Errores que hunden el SEO de tu web en 2026 (y que casi nadie te dice)

Los errores técnicos y de contenido más comunes que hunden el posicionamiento de una web en 2026: indexación, velocidad, canibalización, contenido duplicado y fichas mal montadas. Cómo detectarlos y por dónde empezar.

Errores que hunden el SEO de tu web en 2026 (y que casi nadie te dice)

He revisado bastantes auditorías SEO de empresas de Madrid este año, y casi siempre se repiten los mismos fallos. No son errores exóticos ni técnicas raras de black hat: son cosas básicas que nadie revisa porque parecen demasiado simples para ser el problema. Aquí van los que más veo, ordenados por lo caro que sale ignorarlos.

Lo curioso es que ninguno de estos errores requiere conocimientos avanzados para detectarlo, y la mayoría se pueden comprobar con herramientas gratuitas en menos de una hora. El problema no suele ser la falta de acceso a información, es que nadie se sienta a hacer esta revisión con calma porque siempre parece haber algo más urgente que atender primero. Este artículo es exactamente esa hora de revisión, condensada y ordenada por prioridad.

Vale la pena aclarar algo antes de entrar en el listado: ningún error de esta lista, por sí solo, suele ser catastrófico. Lo que hunde de verdad el posicionamiento es la combinación de varios a la vez, sostenida durante meses sin que nadie los revise. Una web con imágenes pesadas pero bien indexada aguanta; una web con imágenes pesadas, canibalización y fichas locales abandonadas al mismo tiempo, no.

Imágenes sin optimizar y sin texto alternativo

Las imágenes suelen ser el elemento que más peso añade a una página sin que nadie se pare a pensarlo: una foto subida directamente desde una cámara o un móvil puede pesar varios megabytes, cuando con una compresión adecuada podría pesar una fracción de eso sin pérdida visible de calidad. Sumado a varias imágenes por página sin comprimir, es de las causas más comunes de que una web cargue lenta en móvil. Además, muchas imágenes se suben sin texto alternativo (el atributo alt), que no solo ayuda a la accesibilidad para personas con lectores de pantalla, también le dice a Google de qué trata la imagen para posicionar en búsqueda de imágenes y para dar contexto adicional a la página completa. Comprimir imágenes antes de subirlas y rellenar el texto alternativo con una descripción real, no con la palabra clave repetida sin sentido, son dos de las correcciones más rápidas de aplicar de todo este artículo.

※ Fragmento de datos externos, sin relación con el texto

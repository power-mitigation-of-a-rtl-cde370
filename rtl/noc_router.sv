// noc_router: switch of one NoC node.
//
// Five ports (local, east, west, north, south), each an input and an
// output with a valid/ready handshake carrying one single-flit noc_pkt_t.
// Every input packet is steered by harp_pkg::route(NODE_ID, dst) to one
// output; the local output goes to the node's own devices (data memory,
// DMA slave or PMU, told apart by the packet's target field outside the
// switch).  Each output owns one packet register; when it is empty, a
// round-robin arbiter grants it to one of the inputs that request it and
// the packet is copied in on the next enabled clock.
//
// Timing: one clock per hop.  An output register is refilled only on the
// clock after it has been emptied, so each port carries at most one packet
// every two clocks; in exchange no ready signal passes combinationally
// through a switch, and a ring of switches has no combinational loop.
//
// Following the document: point-to-point links between the nodes of the
// grid and switches that deliver a packet according to its routing field.
// Packet format, routing order, arbitration and buffering are this
// design's choice.
module noc_router
  import harp_pkg::*;
#(
  parameter logic [3:0] NODE_ID = 4'd4
) (
  input  logic                   clk,
  input  logic                   rst_n,
  input  logic                   ce,
  input  logic     [NPORTS-1:0]  in_valid,
  input  noc_pkt_t [NPORTS-1:0]  in_pkt,
  output logic     [NPORTS-1:0]  in_ready,
  output logic     [NPORTS-1:0]  out_valid,
  output noc_pkt_t [NPORTS-1:0]  out_pkt,
  input  logic     [NPORTS-1:0]  out_ready
);

  logic [NPORTS-1:0][2:0] want;       // requested output per input
  logic [NPORTS-1:0]      gnt_v;      // output granted this clock
  logic [NPORTS-1:0][2:0] gnt_i;      // winning input per output
  logic [NPORTS-1:0][2:0] rr;         // round-robin start per output

  always_comb begin
    int idx;
    idx = 0;
    for (int i = 0; i < int'(NPORTS); i++) want[i] = 3'(route(NODE_ID, in_pkt[i].dst));
    in_ready = '0;
    gnt_v    = '0;
    gnt_i    = '0;
    for (int o = 0; o < int'(NPORTS); o++) begin
      if (!out_valid[o]) begin
        for (int k = 0; k < int'(NPORTS); k++) begin
          idx = (int'(rr[o]) + k) % int'(NPORTS);
          if (!gnt_v[o] && in_valid[idx] && int'(want[idx]) == o) begin
            gnt_v[o]      = 1'b1;
            gnt_i[o]      = 3'(idx);
            in_ready[idx] = 1'b1;
          end
        end
      end
    end
  end

  always_ff @(posedge clk or negedge rst_n) begin
    if (!rst_n) begin
      out_valid <= '0;
      out_pkt   <= '0;
      rr        <= '0;
    end else if (ce) begin
      for (int o = 0; o < int'(NPORTS); o++) begin
        if (gnt_v[o]) begin
          out_valid[o] <= 1'b1;
          out_pkt[o]   <= in_pkt[gnt_i[o]];
          rr[o]        <= 3'((int'(gnt_i[o]) + 1) % int'(NPORTS));
        end else if (out_valid[o] && out_ready[o]) begin
          out_valid[o] <= 1'b0;
        end
      end
    end
  end

  // An offered packet stays until it is taken.
  for (genvar o = 0; o < int'(NPORTS); o++) begin : g_chk
    a_hold: assert property (@(posedge clk) disable iff (!rst_n)
      (ce && out_valid[o] && !out_ready[o]) |=> (out_valid[o] && $stable(out_pkt[o])));
  end

endmodule
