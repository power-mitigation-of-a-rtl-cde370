// tb_noc_router: random traffic into all five ports of the switch of node
// N4 (and of N8, a corner node fed only from the north), random back-pressure on the outputs.
// Every packet carries a unique tag; the test checks it leaves exactly once
// on the port the routing rule (row 2 climbs north, then X, then Y) names,
// and that packets from one input to one output keep their order.
module tb_noc_router;
  import harp_pkg::*;
  logic clk = 0, rst_n = 0, ce = 1;
  int checks = 0, failures = 0;

  always #5 clk = ~clk;
  initial begin
    #2000000; failures++;
    $display("TB_RESULT checks=%0d failures=%0d", checks, failures); $finish;
  end

  // expected output port, written out independently of the package
  function automatic int exp_port(int cur, int dst);
    int cx, cy, dx, dy;
    cx = cur % 3; cy = cur / 3; dx = dst % 3; dy = dst / 3;
    if (cur == dst) return 0;      // local
    if (cy == 2)    return 3;      // north
    if (dx > cx)    return 1;      // east
    if (dx < cx)    return 2;      // west
    if (dy > cy)    return 4;      // south
    return 3;                      // north
  endfunction

  for (genvar R = 0; R < 2; R++) begin : g_r
    localparam int ID = (R == 0) ? 4 : 8;
    logic     [4:0] in_valid, in_ready, out_valid, out_ready;
    noc_pkt_t [4:0] in_pkt, out_pkt;
    int sent = 0, got = 0;
    bit seen [int];
    int last_seq [5][5];

    noc_router #(.NODE_ID(4'(ID))) dut (.*);

    initial begin
      for (int a = 0; a < 5; a++) for (int b = 0; b < 5; b++) last_seq[a][b] = -1;
    end

    // sources: data = {input port, sequence}
    for (genvar p = 0; p < 5; p++) begin : g_src
      int seq = 0;
      always @(posedge clk) begin
        if (!rst_n) begin
          in_valid[p] <= 1'b0;
        end else begin
          if (in_valid[p] && in_ready[p]) begin
            in_valid[p] <= 1'b0;
            sent++;
          end
          if ((!in_valid[p] || in_ready[p]) && seq < 200 && ($urandom % 3 != 0)) begin
            int d;
            do d = $urandom_range(0, 8); while (d == 6 || d == 7);
            in_pkt[p]   <= '{dst: 4'(d), tgt: TGT_DMEM, src: 4'(p), addr: 16'(d),
                             data: {16'(p), 16'(seq)}};
            in_valid[p] <= 1'b1;
            seq++;
          end
        end
      end
    end

    // sinks
    always @(posedge clk) begin
      for (int o = 0; o < 5; o++) out_ready[o] <= ($urandom % 4 != 0);
      if (rst_n) begin
        for (int o = 0; o < 5; o++) begin
          if (out_valid[o] && out_ready[o]) begin
            int src, sq, key;
            src = int'(out_pkt[o].data[31:16]);
            sq  = int'(out_pkt[o].data[15:0]);
            key = src * 65536 + sq;
            got++;
            checks++;
            if (exp_port(ID, int'(out_pkt[o].dst)) != o) begin
              failures++; $display("FAIL node %0d dst %0d left on port %0d", ID, out_pkt[o].dst, o);
            end
            checks++;
            if (seen.exists(key) || sq <= last_seq[src][o]) begin
              failures++; $display("FAIL node %0d duplicate or reordered %0d.%0d", ID, src, sq);
            end
            seen[key] = 1;
            last_seq[src][o] = sq;
          end
        end
      end
    end
  end

  initial begin
    repeat (3) @(posedge clk);
    rst_n = 1;
    wait (g_r[0].sent == 1000 && g_r[1].sent == 1000);
    repeat (50) @(posedge clk);
    checks++;
    if (g_r[0].got != 1000 || g_r[1].got != 1000) begin
      failures++; $display("FAIL delivered %0d / %0d", g_r[0].got, g_r[1].got);
    end
    $display("TB_RESULT checks=%0d failures=%0d", checks, failures);
    $finish;
  end
endmodule
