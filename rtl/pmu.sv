// pmu: power management unit for the CGRA nodes (emulating a DVFS PMU).
//
// One 32-bit register, written by the feedback controller or over the
// NoC.  Bits [4i+3:4i] are the frequency code of CGRA i (16 codes,
// code 15 = highest frequency); bit 16 selects DVFS mode.  The reset value
// puts every CGRA at code 15, the highest frequency, as at system start-up.
//
// When a core's field, or the supply it needs, changes, the PMU gates that
// core's clock (gate[i] = 1), applies the new code and voltage code,
// waits for the clock generator (F_SETTLE clocks) or, in DVFS mode, for
// the supply (V_SETTLE clocks), and then releases the gate.  The core is
// thus never clocked during a transition and resumes where it stopped.
// In DFS mode the voltage code stays at nominal (1.0 V); in DVFS mode it
// is the lowest of 0.5..1.0 V whose maximum frequency covers the selected
// one (harp_pkg::mhz2vsel).  vsel = 0..5 means 0.5 V + 0.1 V * vsel.
//
// Timing: runs on the base clock; a transition takes 2 + settle clocks.
// Following the document: the 32-bit register with a 4-bit field per
// core (16 bits for four cores), voltage selection in DVFS mode and the
// clock gating during transitions.  Bit 16, the settle times and the
// transition sequence are this design's choice.
module pmu
  import harp_pkg::*;
#(
  parameter int unsigned N          = 4,
  parameter int unsigned F_MIN_MHZ  = 35,
  parameter int unsigned F_STEP_MHZ = 11,
  parameter int unsigned F_SETTLE   = 16,
  parameter int unsigned V_SETTLE   = 64
) (
  input  logic             clk,
  input  logic             rst_n,
  input  logic             wr_en,
  input  logic [31:0]      wr_data,
  output logic [31:0]      pmu_reg,
  output logic [N-1:0][3:0] freq_code,   // applied frequency codes
  output logic [N-1:0][2:0] vsel,        // applied voltage codes
  output logic [N-1:0]     gate,         // 1: core clock stopped
  output logic             busy
);

  localparam logic [31:0] RST_VAL = 32'(({N{4'hF}}));

  always_ff @(posedge clk or negedge rst_n) begin
    if (!rst_n)     pmu_reg <= RST_VAL;
    else if (wr_en) pmu_reg <= wr_data;
  end

  wire dvfs = pmu_reg[16];

  typedef enum logic [1:0] {T_IDLE, T_GATE, T_SETTLE} tst_e;

  for (genvar i = 0; i < int'(N); i++) begin : g_core
    tst_e        st;
    logic [7:0]  cnt;
    logic [3:0]  tgt_code;
    logic [2:0]  tgt_v;

    assign tgt_code = pmu_reg[4*i +: 4];
    assign tgt_v    = dvfs ? mhz2vsel(10'(code2mhz(tgt_code, F_MIN_MHZ, F_STEP_MHZ))) : 3'd5;

    always_ff @(posedge clk or negedge rst_n) begin
      if (!rst_n) begin
        st           <= T_IDLE;
        cnt          <= '0;
        freq_code[i] <= 4'hF;
        vsel[i]      <= 3'd5;
        gate[i]      <= 1'b0;
      end else begin
        unique case (st)
          T_IDLE: if (tgt_code != freq_code[i] || tgt_v != vsel[i]) begin
            gate[i] <= 1'b1;
            st      <= T_GATE;
          end
          T_GATE: begin
            freq_code[i] <= tgt_code;
            vsel[i]      <= tgt_v;
            cnt          <= 8'(dvfs ? V_SETTLE : F_SETTLE);
            st           <= T_SETTLE;
          end
          default: begin
            if (cnt == 8'd0) begin
              gate[i] <= 1'b0;
              st      <= T_IDLE;
            end else begin
              cnt <= cnt - 1'b1;
            end
          end
        endcase
      end
    end
  end

  assign busy = |gate;

endmodule
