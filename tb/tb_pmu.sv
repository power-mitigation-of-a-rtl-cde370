// tb_pmu: checks the reset state (all codes 15, 1.0 V), a DFS change of one
// core (gate held for 2+F_SETTLE clocks, code applied, others untouched,
// voltage nominal) and DVFS mode voltage selection for several codes
// against the 0.5-1.0 V operating points, with 2+V_SETTLE clocks of gating.
module tb_pmu;
  import harp_pkg::*;
  localparam int FS = 16, VS = 64;
  logic clk = 0, rst_n = 0, wr_en = 0, busy;
  logic [31:0] wr_data, pmu_reg;
  logic [3:0][3:0] freq_code;
  logic [3:0][2:0] vsel;
  logic [3:0] gate;
  int checks = 0, failures = 0;

  pmu #(.N(4), .F_MIN_MHZ(35), .F_STEP_MHZ(11), .F_SETTLE(FS), .V_SETTLE(VS)) dut (.*);

  always #5 clk = ~clk;
  initial begin
    #100000; failures++;
    $display("TB_RESULT checks=%0d failures=%0d", checks, failures); $finish;
  end

  task automatic check(bit cond, string what);
    checks++;
    if (!cond) begin failures++; $display("FAIL %s", what); end
  endtask

  // expected voltage code: lowest V whose fmax covers f (55,119,238 MHz)
  function automatic int vexp(int code);
    int f;
    f = 35 + 11 * code;
    if (f <= 55) return 0;
    if (f <= 119) return 1;
    return 2;
  endfunction

  task automatic write_and_measure(logic [31:0] d, int core, output int gated);
    @(negedge clk); wr_en = 1; wr_data = d;
    @(negedge clk); wr_en = 0;
    gated = 0;
    for (int t = 0; t < 200; t++) begin
      @(negedge clk);
      if (gate[core]) gated++;
    end
  endtask

  initial begin
    wr_data = 0;
    repeat (2) @(posedge clk);
    rst_n = 1;
    @(negedge clk);
    check(pmu_reg == 32'h0000_FFFF, "reset value");
    for (int i = 0; i < 4; i++) check(freq_code[i] == 4'hF && vsel[i] == 3'd5, "reset codes");
    // DFS: core 1 to code 5
    begin
      int g;
      write_and_measure(32'h0000_FF5F, 1, g);
      check(g == FS + 2, $sformatf("DFS gate length %0d", g));
      check(freq_code[1] == 4'd5 && vsel[1] == 3'd5, "DFS code applied, nominal voltage");
      check(freq_code[0] == 4'hF && freq_code[2] == 4'hF && freq_code[3] == 4'hF, "others unchanged");
      check(gate == 4'b0000 && !busy, "gates released");
    end
    // DVFS for several codes on core 2
    foreach (vexp_codes[n]) begin
      int g, c;
      logic [31:0] d;
      c = vexp_codes[n];
      d = 32'h0001_0000 | 32'hF05F | (32'(c) << 8);
      write_and_measure(d, 2, g);
      check(freq_code[2] == 4'(c), $sformatf("DVFS code %0d", c));
      check(int'(vsel[2]) == vexp(c), $sformatf("DVFS code %0d vsel %0d exp %0d", c, vsel[2], vexp(c)));
      if (n > 0) check(g == VS + 2, $sformatf("DVFS gate length %0d", g));
    end
    $display("TB_RESULT checks=%0d failures=%0d", checks, failures);
    $finish;
  end

  int vexp_codes [6] = '{0, 1, 2, 7, 8, 15};
endmodule
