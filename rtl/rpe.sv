// rpe: reconfigurable processing element of the template-based CGRA.
//
// Two operand registers (IN1, IN2) capture their inputs on every enabled
// clock; the configuration word (pe_cfg_t) is decoded into the functional
// unit select.  Functional units: adder/subtractor, 32x32 multiplier (low
// word), shifter (left, logical right, arithmetic right by operand 2[4:0]),
// a bitwise 2-input LUT driven by a 4-bit truth table, the immediate
// register and a single-precision floating-point adder and multiplier.
// The operand 2 multiplexer chooses between the operand 2 register and the
// immediate.  The result multiplexer drives OUT1; OUT2 is the operand 2
// register, so a PE can forward its second operand to the next row.
//
// Timing: one register stage (the operand registers); OUT1/OUT2 are
// combinational from them.  'en' is the row-valid of the pipeline: the
// operand registers hold while it is low.  'clr' zeroes them (start of a
// context run) so loop accumulations start from 0.
//
// Following the document: the operand registers, the set of units and
// OUT1/OUT2.  This design's choices: the opcode encoding, the LUT as a
// bitwise truth table, and the floating-point units, which flush
// subnormals to zero, truncate instead of rounding and do not produce NaN.
module rpe
  import harp_pkg::*;
(
  input  logic          clk,
  input  logic          rst_n,
  input  logic          ce,     // clock enable of the CGRA clock domain
  input  logic          en,     // row valid: load operand registers
  input  logic          clr,    // clear operand registers
  input  pe_cfg_t       cfg,
  input  logic [DW-1:0] in1,
  input  logic [DW-1:0] in2,
  output logic [DW-1:0] out1,
  output logic [DW-1:0] out2
);

  logic [DW-1:0] op1_q, op2_q;

  always_ff @(posedge clk or negedge rst_n) begin
    if (!rst_n) begin
      op1_q <= '0;
      op2_q <= '0;
    end else if (ce) begin
      if (clr) begin
        op1_q <= '0;
        op2_q <= '0;
      end else if (en) begin
        op1_q <= in1;
        op2_q <= in2;
      end
    end
  end

  // ------------------------------------------------------------ FP units
  function automatic logic [31:0] fmul(input logic [31:0] a, input logic [31:0] b);
    logic        s;
    logic [47:0] p;
    logic [9:0]  e;
    logic [22:0] m;
    s = a[31] ^ b[31];
    if (a[30:23] == 8'd0 || b[30:23] == 8'd0) return {s, 31'd0};
    p = {1'b1, a[22:0]} * {1'b1, b[22:0]};
    e = 10'(a[30:23]) + 10'(b[30:23]) - 10'd127;
    if (p[47]) begin
      m = p[46:24];
      e = e + 10'd1;
    end else begin
      m = p[45:23];
    end
    if ($signed(e) <= 0)  return {s, 31'd0};
    if (e >= 10'd255)     return {s, 8'hFF, 23'd0};
    return {s, e[7:0], m};
  endfunction

  function automatic logic [31:0] fadd(input logic [31:0] a, input logic [31:0] b);
    logic [31:0] x, y;
    logic [7:0]  d;
    logic [25:0] mx, my, r;
    logic [9:0]  e;
    int          lz;
    // order by magnitude
    if (a[30:0] >= b[30:0]) begin x = a; y = b; end
    else                    begin x = b; y = a; end
    if (x[30:23] == 8'd0) return 32'd0;
    if (y[30:23] == 8'd0) return x;
    d  = x[30:23] - y[30:23];
    mx = {2'b01, x[22:0], 1'b0};
    my = (d > 8'd25) ? 26'd0 : ({2'b01, y[22:0], 1'b0} >> d);
    e  = 10'(x[30:23]);
    if (x[31] == y[31]) begin
      r = mx + my;
      if (r[25]) begin
        r = r >> 1;
        e = e + 10'd1;
      end
    end else begin
      r = mx - my;
      if (r == 26'd0) return 32'd0;
      lz = 0;
      for (int i = 24; i >= 0; i--) begin
        if (r[i]) break;
        lz++;
      end
      r = r << lz;
      e = e - 10'(lz);
    end
    if ($signed(e) <= 0) return {x[31], 31'd0};
    if (e >= 10'd255)    return {x[31], 8'hFF, 23'd0};
    return {x[31], e[7:0], r[23:1]};
  endfunction

  // ------------------------------------------------------- result mux
  logic [DW-1:0] imm_q, opb;
  logic [63:0]   prod;

  assign imm_q = {{16{cfg.imm[15]}}, cfg.imm};   // immediate register
  assign opb   = cfg.use_imm ? imm_q : op2_q;     // operand 2 mux
  assign prod  = 64'(op1_q) * 64'(opb);
  assign out2  = op2_q;

  always_comb begin
    unique case (cfg.op)
      OP_PASS: out1 = op1_q;
      OP_ADD:  out1 = op1_q + opb;
      OP_SUB:  out1 = op1_q - opb;
      OP_MUL:  out1 = prod[31:0];
      OP_SHL:  out1 = op1_q << opb[4:0];
      OP_SHR:  out1 = op1_q >> opb[4:0];
      OP_SRA:  out1 = DW'($signed(op1_q) >>> opb[4:0]);
      OP_LUT:  for (int i = 0; i < DW; i++) out1[i] = cfg.lut[{op1_q[i], opb[i]}];
      OP_IMM:  out1 = imm_q;
      OP_FADD: out1 = fadd(op1_q, opb);
      OP_FMUL: out1 = fmul(op1_q, opb);
      default: out1 = '0;
    endcase
  end

endmodule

Publicar sin comprobar que Google indexa la página

Este es el más silencioso de todos, porque desde fuera la web parece funcionar perfectamente. El fallo está dentro: una etiqueta noindex que quedó activada por error tras un cambio de plantilla, un robots.txt que bloquea secciones enteras sin que nadie se diera cuenta, o páginas huérfanas sin ningún enlace interno que apunte a ellas. Google no puede posicionar lo que no puede ver. Antes de invertir en contenido o en enlaces, comprueba en Google Search Console cuántas páginas de tu web están realmente indexadas, y compáralo con las que tienes publicadas. Si hay una diferencia grande, ahí está tu primer problema, no en la falta de contenido nuevo.

Canibalización: varias páginas peleando entre sí

Cuando dos páginas de tu propia web compiten por la misma búsqueda, Google no las suma, las divide. En vez de una página fuerte con toda la autoridad concentrada, tienes dos débiles peleando entre sí, y casi nunca gana ninguna de las dos con fuerza. Pasa mucho en webs que han ido creciendo con el tiempo sin un plan claro: un artículo de blog y una página de servicio que hablan de lo mismo, o dos landings de ciudades muy próximas atacando la misma keyword sin distinguirse. Se detecta fácil buscando en Google con el operador "site:tudominio.com" seguido de la palabra clave que te interesa; si aparecen varias URLs tuyas compitiendo, tienes el problema delante.

Certificado SSL mal configurado o caducado

Que una web tenga el candado verde de conexión segura (HTTPS) es un requisito básico desde hace años, tanto por señal de posicionamiento como por confianza del usuario, que hoy en día desconfía instintivamente de una web sin ese candado. El error no siempre es no tenerlo, a veces es tenerlo mal configurado: contenido mixto donde algunas imágenes o scripts se cargan todavía por HTTP sin cifrar, lo que genera avisos de seguridad parciales en el navegador, o un certificado que caduca sin que nadie lo renueve a tiempo, dejando la web completamente inaccesible con un aviso de seguridad que asusta a cualquier visitante. Revisar que el certificado esté vigente y que no queden restos de contenido sin cifrar es una comprobación de cinco minutos que evita un problema que, cuando ocurre, hace caer visitas y confianza de golpe.

Una web lenta en móvil

La velocidad no es un detalle técnico menor, es una señal de posicionamiento directa desde hace años, y encima afecta a la conversión antes incluso de que Google entre en juego: si tu web tarda tres o cuatro segundos en cargar en un móvil con conexión normal, una parte de la gente se va antes de leer tu propuesta. Lo que más suele hundir la velocidad son las imágenes sin comprimir, plugins acumulados con el tiempo sin que nadie limpie los que ya no se usan, y temas o plantillas cargados de funciones que la mayoría de webs nunca aprovechan. Es de los pocos frentes donde arreglar el problema se nota en semanas, no en meses, porque no depende de que Google reevalúe tu autoridad, depende solo de servir la página más rápido.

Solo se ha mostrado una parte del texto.